Within the Fraser Canyon region, surface water streams are drying up and regional dry spells are lasting longer while demand remains consistent. Inhabitants with surface water licenses are now facing repeat “low water” and “no water” scenarios. In 2021, ground water wells were running out of water as well and while no zero days occurred—it may be coming soon. 

Lytton was originally built with surface water drawn from Lytton Creek and for years has had to supplement surface supply with water pumps (from wells and from the Thompson River). When the Lytton fire ended the region’s electric supply the town and region was without water as the ability to divert, store, and generate potable water was lost. 

The Fraser Canyon region is looking at a regional plan to share information and water infrastructure so that the water crisis of 2021 is not replicated.
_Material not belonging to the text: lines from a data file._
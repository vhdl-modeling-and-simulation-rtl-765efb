// Digital Image Synthesizer (DIS) top level.
//
// The control circuitry (dis_control) selects the phase-sample source and
// the Operate/Maintenance level; the selected 6-bit sample (PSV + phase)
// enters RBP 0 of a cascade of N_RBP range bin processors (rbp_array),
// which also receives the programming word, the Clock_Prog bit and an
// incoming partial sum (chain_in, normally zero; it lets chips be chained).
// The cascade's last RBP delivers the synthesised I/Q sample with overflow
// flags and ODV, and passes on the sample, programming word and Clock_Prog
// bit, as the chip's outputs do in the document.
//
// Timing: a phase sample on ext0_in/ext1_in reaches RBP 0 in the same clock
// and, as output k of the cascade, appears on chain_out N_RBP + 4 clocks
// later. The phase extractor adds three clocks; the self-test generator
// starts three clocks after start_selftest rises. A programming word reaches
// RBP k after k + 1 clocks; coefficients take effect at an UNP word.
// The whole chip runs on one clock; the document's counter-flow clock
// distribution is not modelled.
module dis_top
#(
  parameter int unsigned N_RBP  = 512,
  parameter int unsigned ADDR_W = dis_pkg::ADDR_W
) (
  input  logic                   clk,
  input  logic                   rst_n,
  // programming
  input  dis_pkg::prog_t                  prog_in,
  input  logic                   clk_prog_in,
  // cascade input from a preceding chip
  input  dis_pkg::sum_t                   chain_in,
  // phase sample sources
  input  dis_pkg::sample_t                ext0_in,
  input  dis_pkg::sample_t                ext1_in,
  input  logic signed [dis_pkg::IQ_W-1:0] drfm_i,
  input  logic signed [dis_pkg::IQ_W-1:0] drfm_q,
  input  logic                   iq_valid_in,
  // control
  input  logic [1:0]             path_sel,
  input  logic                   start_selftest,
  input  logic [dis_pkg::CNT_W-1:0]       test_count,
  input  logic                   oper_mux_io,
  input  logic                   oper_mux_sel,
  // outputs
  output dis_pkg::sum_t                   chain_out,
  output dis_pkg::prog_t                  prog_out,
  output dis_pkg::sample_t                sample_out,
  output logic                   clk_prog_out,
  output dis_pkg::sample_t                mux_out,
  output logic                   oper,
  output logic                   selftest_done
);
  dis_control u_ctrl (
    .clk, .rst_n, .ext0_in, .ext1_in, .drfm_i, .drfm_q, .iq_valid_in,
    .path_sel, .start_selftest, .test_count, .oper_mux_io, .oper_mux_sel,
    .mux_out, .oper, .selftest_done);

  rbp_array #(.N_RBP(N_RBP), .ADDR_W(ADDR_W)) u_rbps (
    .clk, .rst_n, .oper,
    .sample_in(mux_out), .clk_prog_in, .prog_in, .sum_in(chain_in),
    .sample_out, .clk_prog_out, .prog_out, .sum_out(chain_out));
endmodule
The issue for those in the Fraser Canyon region is not water quantity given the 2021 drought and subsequent atmospheric river events (which unloaded too much precipitation all at once). The issue is planning and building new water storage that is reliable and sustainable even in the face of extreme weather events.

Nlaka’pamux communities have and continue to exist where stable and predictable sun, wind, water, and seasons have been observed to produce healthy ecosystems. Proximity to year-round fresh water sources for ecosystem health, drinking, cooking, animal husbandry, irrigation, and fire protection was where Indigenous people chose to live—thus the saying “water is life.” Nlaka’pamux life changed through contact with European explorers, and when an initial period of Indigenous-explorer mutual relations ended (Manuel and Posluns 1974), it was replaced by colonial law and policy based on denial and oppressions that existed for generations.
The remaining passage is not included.